Segment Open

// tb_offset_generator: the incremental offsets must equal the direct formula
//   offset(u, v) = floor((x0 + u*cos - v*sin) / 2^F, (y0 + u*sin + v*cos) / 2^F)
// evaluated here in integer arithmetic for every pixel of the window, in
// raster order. Random cos/sin/x0/y0; the first run never stalls and must
// take exactly WIN^2 cycles, later runs apply random back-pressure and the
// stream must hold its beat while stalled.
`timescale 1ns/1ps
module tb_offset_generator;
  import rot_pkg::*;

  localparam int WIN = IMG_M >> HIER;
  localparam int UW  = $clog2(WIN);
  localparam int F   = coord_frac(DATA_W, IMG_M);
  localparam int NRUN = 6;

  logic clk = 1'b0, rst_n = 1'b1, start = 1'b0, out_ready = 1'b1;
  logic signed [DATA_W-1:0] cos_in = '0, sin_in = '0, x0 = '0, y0 = '0;
  logic busy, done, out_valid, out_last;
  logic signed [LOCAL_W-1:0] out_x, out_y;
  logic [UW-1:0] out_u, out_v;
  int checks = 0, failures = 0, stalls = 0;

  offset_generator dut (.clk, .rst_n, .start, .cos_in, .sin_in, .x0, .y0, .busy, .done,
                        .out_valid, .out_ready, .out_x, .out_y, .out_u, .out_v, .out_last);

  always #5 clk = ~clk;

  task automatic check(bit ok, string what);
    checks++;
    if (!ok) begin
      failures++;
      if (failures < 20) $display("FAIL: %s", what);
    end
  endtask

  function automatic longint rnd(longint v);
    return v >>> F;
  endfunction

  initial begin
    real phi;
    int u, v, cyc;
    longint ex, ey;
    logic signed [LOCAL_W-1:0] hx, hy;
    bit held;
    #1 rst_n = 1'b0;  // asynchronous reset edge
    repeat (2) @(posedge clk);
    rst_n = 1'b1;
    for (int run = 0; run < NRUN; run++) begin
      phi = real'($urandom_range(0, 62831)) / 10000.0;
      @(negedge clk);
      cos_in = DATA_W'(longint'($floor($cos(phi) * 2.0 ** F + 0.5)));
      sin_in = DATA_W'(longint'($floor($sin(phi) * 2.0 ** F + 0.5)));
      x0 = DATA_W'($signed($urandom_range(0, 2 ** (F + 7))) - 2 ** (F + 6));
      y0 = DATA_W'($signed($urandom_range(0, 2 ** (F + 7))) - 2 ** (F + 6));
      start = 1'b1;
      u = 0; v = 0; cyc = 0; held = 1'b0;
      forever begin
        @(negedge clk);
        start = 1'b0;
        if (held) check(out_valid && out_x == hx && out_y == hy, "beat held while stalled");
        out_ready = (run == 0) ? 1'b1 : ($urandom_range(0, 2) != 0);
        cyc++;
        held = out_valid && !out_ready;
        hx = out_x;
        hy = out_y;
        if (held) stalls++;
        if (out_valid && out_ready) begin
          ex = rnd(longint'(x0) + u * longint'(cos_in) - v * longint'(sin_in));
          ey = rnd(longint'(y0) + u * longint'(sin_in) + v * longint'(cos_in));
          check(int'(out_u) == u && int'(out_v) == v, "pixel order");
          check(longint'(out_x) == ex && longint'(out_y) == ey,
                $sformatf("pixel (%0d,%0d): got (%0d,%0d) expected (%0d,%0d)", u, v, out_x, out_y, ex, ey));
          check(out_last == (u == WIN - 1 && v == WIN - 1), "last flag");
          if (u == WIN - 1 && v == WIN - 1) break;
          if (u == WIN - 1) begin u = 0; v++; end
          else u++;
        end
      end
      if (run == 0) check(cyc == WIN * WIN, $sformatf("%0d cycles for %0d offsets", cyc, WIN * WIN));
      @(negedge clk);
      check(done && !out_valid, "done after the last offset");
      @(negedge clk);
      check(!done && !busy, "idle");
    end
    check(stalls > 0, "no stall happened");
    $display("TB_RESULT checks=%0d failures=%0d", checks, failures);
    $finish;
  end

  initial begin
    repeat (NRUN * 3 * WIN * WIN + 100) @(posedge clk);
    failures++;
    $display("FAIL: watchdog");
    $display("TB_RESULT checks=%0d failures=%0d", checks, failures);
    $finish;
  end

endmodule
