* **RUN**: all inputs are non-empty. This is decoupled, full-speed simulation.
* **RESYNC**: all inputs are non-empty **and** (some input is heavy **or**
  some output is light). A module that is ahead of all its neighbours stops,
  and the modules behind it catch up. In a connected graph of modules this
  always ends in a state where every port is *balanced* and every module is
  idle. Every module is then on the same model cycle, so the model state can be
  read out consistently. The pipeline model brings this state out as
  `quiesced`.
* **STEP**: a pulse on `step` allows exactly one more model cycle in every
  module. The pulse is latched per module, so a module that is waiting for
  input still takes its one cycle when the input arrives. Use it after a
  resync, to single-step a balanced model.

The controller does not gate the step pulse on the model being quiesced; that
is up to whoever drives `mode`. The testbench `tb_aport_ctrl` reproduces the
classic two-module example:

* Module A needs 3,1,3,1 FPGA cycles for four model cycles, and module B the
  same.
* The two modules are joined by a port with `L = 0`, `K = 2`.
* With A-Ports the four cycles complete in 11 FPGA cycles, against 13 with a
  global barrier.

## 3. Folding a 2R/2W register file onto a 1R/1W RAM (`rtl/regfile_perf_model.sv`)

The target has a register file with two read ports and two write ports. The
model stores the registers in one 1-read/1-write block RAM (`bram_1r1w`) and
simulates one target cycle in four FPGA cycles:

| FPGA cycle | action                                                          |
|------------|-----------------------------------------------------------------|
| phase 0    | sample all model inputs, issue read 1                           |
| phase 1    | issue read 2, capture value 1                                   |
| phase 2    | capture value 2, perform write 1                                |
| phase 3    | perform write 2; publish `rd_val1/2`, increment `cur_cc`, pulse `cc_done` |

Segment Closed

▸ **Exercise**: Pull every line containing "that" out of the records.

▸ **Reply to the task**:
  some output is light). A module that is ahead of all its neighbours stops,
  module. The pulse is latched per module, so a module that is waiting for
The controller does not gate the step pulse on the model being quiesced; that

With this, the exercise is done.